# Edison Batteries....



## quinnbrian (Mar 6, 2014)

Has anyone tried to make an Edison battery....not just a play toy, but a real one, with enough power to uses off grid? I've looked at the store bought ones...and well my bank account isn't BIG enough. @ $15,000.00-$20,000 for 500amp hours bank, it's ...well what it is. But with a 30 + year life span, very appealing.
Any thoughts?
Cheers
Brian
My batteries are about 6 years old, and have be pushed very,very hard!! So I'm going to need some new one soon.

Here is a link I've been looking at: Edison Nickel Iron Battery NiFe Builder's Page


----------



## stowlin (Apr 25, 2016)

https://www.walmart.com/ip/35AH-12V...8493&wl11=online&wl12=188458325&wl13=&veh=sem

The above would be about $75 and is 35 amps not the 500 you want. But for $20k you could probably afford to buy all of these you need its just that have a shorter lift span. Still with $20k you could probably buy all you needed of these with just the interest each year.

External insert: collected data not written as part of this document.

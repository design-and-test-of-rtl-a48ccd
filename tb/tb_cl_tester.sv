// tb_cl_tester: checks the Channel Link tester. Capture: after arming with
// trigger-on-marker, the tester must store exactly 2048 frames starting at
// the first word with bit 35 set, readable over the bus (low 32 bits and
// bits 35:32). Bit error test: the received stream is the PRBS-23 sequence
// computed in the bench; after sync the error counter must stay 0 while
// the word counter advances, and then count exactly the bits the bench
// flips (single and multi-bit errors).
module tb_cl_tester;
  import adf_pkg::*;
  logic clk = 0, rst_n = 0;
  always #5 clk = ~clk;
  int checks = 0, failures = 0;

  logic [CL_BUS_W-1:0] rx_data = 0;
  logic [12:0] bus_addr = 0;
  logic [31:0] bus_wdata = 0, bus_rdata;
  logic bus_we = 0;

  cl_tester dut (.*);

  task automatic check(bit ok, string what);
    checks++;
    if (!ok) begin failures++; $display("FAIL %s", what); end
  endtask

  task automatic wr(int a, int d);
    @(negedge clk); bus_we = 1; bus_addr = 13'(a); bus_wdata = 32'(d);
    @(negedge clk); bus_we = 0;
  endtask
  task automatic rd(int a, output logic [31:0] d);
    @(negedge clk); bus_addr = 13'(a); @(negedge clk); d = bus_rdata;
  endtask

  // stimulus source: 0 = counter words with a marker every 8, 1 = PRBS
  int src = 0, cnt = 0;
  logic [35:0] flip = 0;
  logic [22:0] ps = '1;
  always @(negedge clk) begin
    logic [35:0] w;
    if (src == 0) begin
      w = {(cnt % 8 == 5), 3'b0, 32'(cnt * 2654435761)};
    end else begin
      for (int i = 35; i >= 0; i--) begin w[i] = ps[22] ^ ps[17]; ps = {ps[21:0], w[i]}; end
    end
    cnt++;
    rx_data <= {12'hABC, w ^ flip};
  end

  initial begin
    logic [31:0] d, lo, hi;
    int first;
    repeat (3) @(negedge clk);
    rst_n = 1;
    // capture with trigger on marker
    wr(0, 32'h6);          // mode capture, arm, trigger on marker
    repeat (2100) @(negedge clk);
    rd(1, d); check(d[1:0] == 2'b10, "capture done");
    rd(2, d); check(d == 2048, $sformatf("frames captured %0d", d));
    // the first stored frame is a marker word; consecutive frames follow
    rd(13'h1000, lo); rd(13'h1001, hi);
    check(hi[3] == 1'b1, "first frame has the marker");
    for (int i = 1; i < 2048; i += 97) begin
      logic [31:0] lo2, hi2;
      rd(13'h1000 + 2 * i, lo2); rd(13'h1001 + 2 * i, hi2);
      check(hi2[3] == (i % 8 == 0), $sformatf("marker position at %0d", i));
      check(lo2 - lo == 32'(i) * 32'd2654435761, $sformatf("frame %0d in sequence", i));
    end
    // bit error test
    src = 1;
    repeat (3) @(negedge clk);
    wr(0, 32'h9);          // mode error test, sync
    repeat (500) @(negedge clk);
    rd(3, d); check(d == 0, $sformatf("no errors on clean stream (%0d)", d));
    rd(6, d); check(d == 0, "word counter high half");
    rd(4, d); check(d > 490, $sformatf("words checked %0d", d));
    rd(1, d); check(d[2], "locked");
    @(negedge clk); flip = 36'h1; @(negedge clk); flip = 0;
    repeat (20) @(negedge clk);
    @(negedge clk); flip = 36'h8_0000_0101; @(negedge clk); flip = 0;
    repeat (20) @(negedge clk);
    rd(3, d); check(d == 4, $sformatf("bit errors %0d expected 4", d));
    rd(5, d); check(d == 2, $sformatf("errored words %0d expected 2", d));
    wr(0, 32'h11);         // clear counters
    repeat (10) @(negedge clk);
    rd(3, d); check(d == 0, "cleared");
    $display("TB_RESULT checks=%0d failures=%0d", checks, failures);
    $finish;
  end

  initial begin
    repeat (20000) @(posedge clk);
    failures++;
    $display("TB_RESULT checks=%0d failures=%0d", checks, failures);
    $finish;
  end
endmodule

The link was intriguing though.


----------



## whoppo (Nov 9, 2012)

the home low voltage system has ten of the Duracell 105AH AGM batteries... at under $200 each (including core charge), that's under two grand for 1050 AH. In service for a little over four years and the entire system is load tested monthly... so far they're still good as new.

We have a bank of these at the retirement property as well, with solar panels and the ability to charge from the truck's 200A alternator. Again, solid performers... so far.
Even if we have to replace them every 5 years or so, they're a good value.

https://www.samsclub.com/sams/durac...232&selectedTab=allProducts&_requestid=226403


----------



## quinnbrian (Mar 6, 2014)

Thanks guys for your response, I'm using L16 batteries right know. I think they'll get me thought the rest of the winter months and probably the summer too. But before I go out and spend more money on lead acid batteries, I was hoping to do a little more research on the Edison batteries. 
The batteries I bought 6 years ago where priced at $2700.00 for 8 of them , now the same batteries are $3700.00...so buying new lead acid batteries is, do-o-able, but was hoping to find out more about Edison design....30 + years life of usable power sounds great, and the fact that, you can run them down to 20% , with not damage, sounds good too.
Cheers
Brian


----------



## 8301 (Nov 29, 2014)

Brian, Yep, Edison batteries are expensive but they do last a loooong time. The nail in their coffin is the super high self discharge rate (somewhere around 2% a day if memory serves), the super low efficacy at storing the energy put in them (around 65%) (LA batteries are around 90%) and the fact they require a lot more water than LA batteries.

Not sure about making your own but if you do you may need a few more panels to make up for their low energy capture efficiency.

LA batteries are still generally considered the most cost effective choice. In a few years the lithiums may become a reasonable alternative but not yet.


----------



## quinnbrian (Mar 6, 2014)

John Galt said:


> Brian, Yep, Edison batteries are expensive but they do last a loooong time. The nail in their coffin is the super high self discharge rate (somewhere around 2% a day if memory serves), the super low efficacy at storing the energy put in them (around 65%) (LA batteries are around 90%) and the fact they require a lot more water than LA batteries.
> 
> Not sure about making your own but if you do you may need a few more panels to make up for their low energy capture efficiency.
> 
> LA batteries are still generally considered the most cost effective choice. In a few years the lithiums may become a reasonable alternative but not yet.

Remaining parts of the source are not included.